UBS analyst Andrew Goodsall described the result as ”soft” and underlying growth as ”uninspiring”. But he said improved trading towards the end of the half and the contribution from January 2 of US disposable glove maker BarrierSafe International, which Ansell acquired for $US615 million in November, meant the company should meet its full-year guidance. Ansell’s share price fell 5.1 per cent to $18.31 on Monday, off a 12-month high of $22.08 in September 2013.

Surgical sales within the medical division were a strong performer. Sales of synthetic gloves in the segment rose 23 per cent to $US29 million, off the back of a new range that Ansell first started developing three years ago.
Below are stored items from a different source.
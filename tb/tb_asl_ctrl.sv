// tb_asl_ctrl: checks the word drowsy controller on 4 lines x 8 words with a
// 16-cycle Update Window and 2-cycle wakeup, for P-ASL (k = 0) and B-ASL
// (k = 1). A reference model of the drowsy and status bits is stepped every
// cycle and compared with the supply controls; the window-end pulse period,
// the grant latency (immediate for an awake word, WAKE_LAT cycles for a
// drowsy one) and the rule that only awake words are granted are checked.
module tb_asl_ctrl;
  localparam int LINES = 4, WORDS = 8, N = LINES * WORDS, UW = 16, WL = 2;
  logic clk = 0, rst_n = 0;
  always #5 clk = ~clk;
  int checks = 0, failures = 0;

  logic         acc_valid [2];
  logic [4:0]   acc_idx   [2];
  logic         acc_grant [2], uw_end [2], ev_wakeup [2];
  logic [N-1:0] lowvolt   [2];

  for (genvar k = 0; k < 2; k++) begin : g
    asl_ctrl #(.LINES(LINES), .WORDS(WORDS), .UW(UW), .WAKE_LAT(WL), .PERF_AWARE(k == 0)) dut (
      .clk, .rst_n, .acc_valid(acc_valid[k]), .acc_idx(acc_idx[k]), .acc_grant(acc_grant[k]),
      .lowvolt(lowvolt[k]), .uw_end(uw_end[k]), .ev_wakeup(ev_wakeup[k]));
  end

  task automatic check(bit c, string s);
    checks++; if (!c) begin failures++; $display("FAIL: %s (t=%0t)", s, $time); end
  endtask

  logic [N-1:0] m_drowsy [2], m_status [2];
  int cyc = 0, n_uw = 0, n_wake [2], n_kept [2];

  // reference model, stepped with the values seen before each edge
  always @(posedge clk) if (rst_n) begin
    cyc++;
    for (int k = 0; k < 2; k++) begin
      automatic logic [N-1:0] d = m_drowsy[k];
      automatic logic [N-1:0] s = m_status[k];
      check(uw_end[k] == (cyc % UW == 0), "window end period");
      if (uw_end[k]) begin
        for (int i = 0; i < N; i++) if (k == 0 && m_status[k][i] && !(acc_valid[k] && acc_idx[k] == 5'(i))) n_kept[k]++;
        d = (k == 0) ? ~m_status[k] : '1;
        s = '0;
      end
      if (acc_valid[k]) begin d[acc_idx[k]] = 0; if (k == 0) s[acc_idx[k]] = 1; end
      m_drowsy[k] <= d; m_status[k] <= s;
    end
    if (uw_end[0]) n_uw++;
  end

  // one requester per instance
  for (genvar k = 0; k < 2; k++) begin : g_req
    initial begin
      acc_valid[k] = 0; acc_idx[k] = 0; n_wake[k] = 0;
      @(posedge rst_n);
      repeat (2) @(negedge clk);
      for (int i = 0; i < 400; i++) begin
        automatic int n = 0;
        bit was_drowsy;
        repeat ($urandom_range(4)) @(negedge clk);
        // favour a few hot words so that some stay active across windows
        acc_idx[k] = ($urandom_range(1) == 1) ? 5'($urandom_range(2)) : 5'($urandom_range(N - 1));
        acc_valid[k] = 1;
        #1;
        was_drowsy = lowvolt[k][acc_idx[k]];
        if (was_drowsy) n_wake[k]++;
        while (!acc_grant[k]) begin
          check(!(acc_grant[k] && lowvolt[k][acc_idx[k]]), "grant only for awake word");
          @(negedge clk); n++; #1;
        end
        check(!lowvolt[k][acc_idx[k]], "granted word is awake");
        check(n == (was_drowsy ? WL : 0), $sformatf("k%0d grant after %0d cycles (drowsy=%0b)", k, n, was_drowsy));
        @(negedge clk);
        acc_valid[k] = 0;
      end
    end
  end

  // compare the supply controls with the model after every edge
  always @(negedge clk) if (rst_n)
    for (int k = 0; k < 2; k++)
      check(lowvolt[k] == m_drowsy[k], $sformatf("k%0d drowsy bits %h expected %h", k, lowvolt[k], m_drowsy[k]));

  initial begin
    m_drowsy[0] = '1; m_drowsy[1] = '1; m_status[0] = '0; m_status[1] = '0;
    n_kept[0] = 0; n_kept[1] = 0;
    repeat (3) @(posedge clk);
    #1 rst_n = 1;
    repeat (4000) @(posedge clk);
    $display("windows %0d, wakeups P-ASL %0d B-ASL %0d, words kept awake by status bit %0d",
             n_uw, n_wake[0], n_wake[1], n_kept[0]);
    check(n_wake[0] > 0 && n_wake[1] > n_wake[0] && n_kept[0] > 0, "P-ASL keeps active words awake");
    $display("TB_RESULT checks=%0d failures=%0d", checks, failures);
    $finish;
  end

  initial begin
    repeat (100000) @(posedge clk);
    failures++; $display("FAIL: watchdog");
    $display("TB_RESULT checks=%0d failures=%0d", checks, failures); $finish;
  end
endmodule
The sexual wellness unit, which sells condoms, was the weakest division. Mr Nicolin blamed a change of distributors for some of the 5 per cent fall in sales of branded condoms, to $83 million, as new customers delayed purchases until old distributors had destocked.

Ansell declared an unfranked dividend of US17¢ a share, to be paid on March 25. The dividend is 1¢ higher than the previous corresponding period, when it was paid in Australian dollars at 16¢.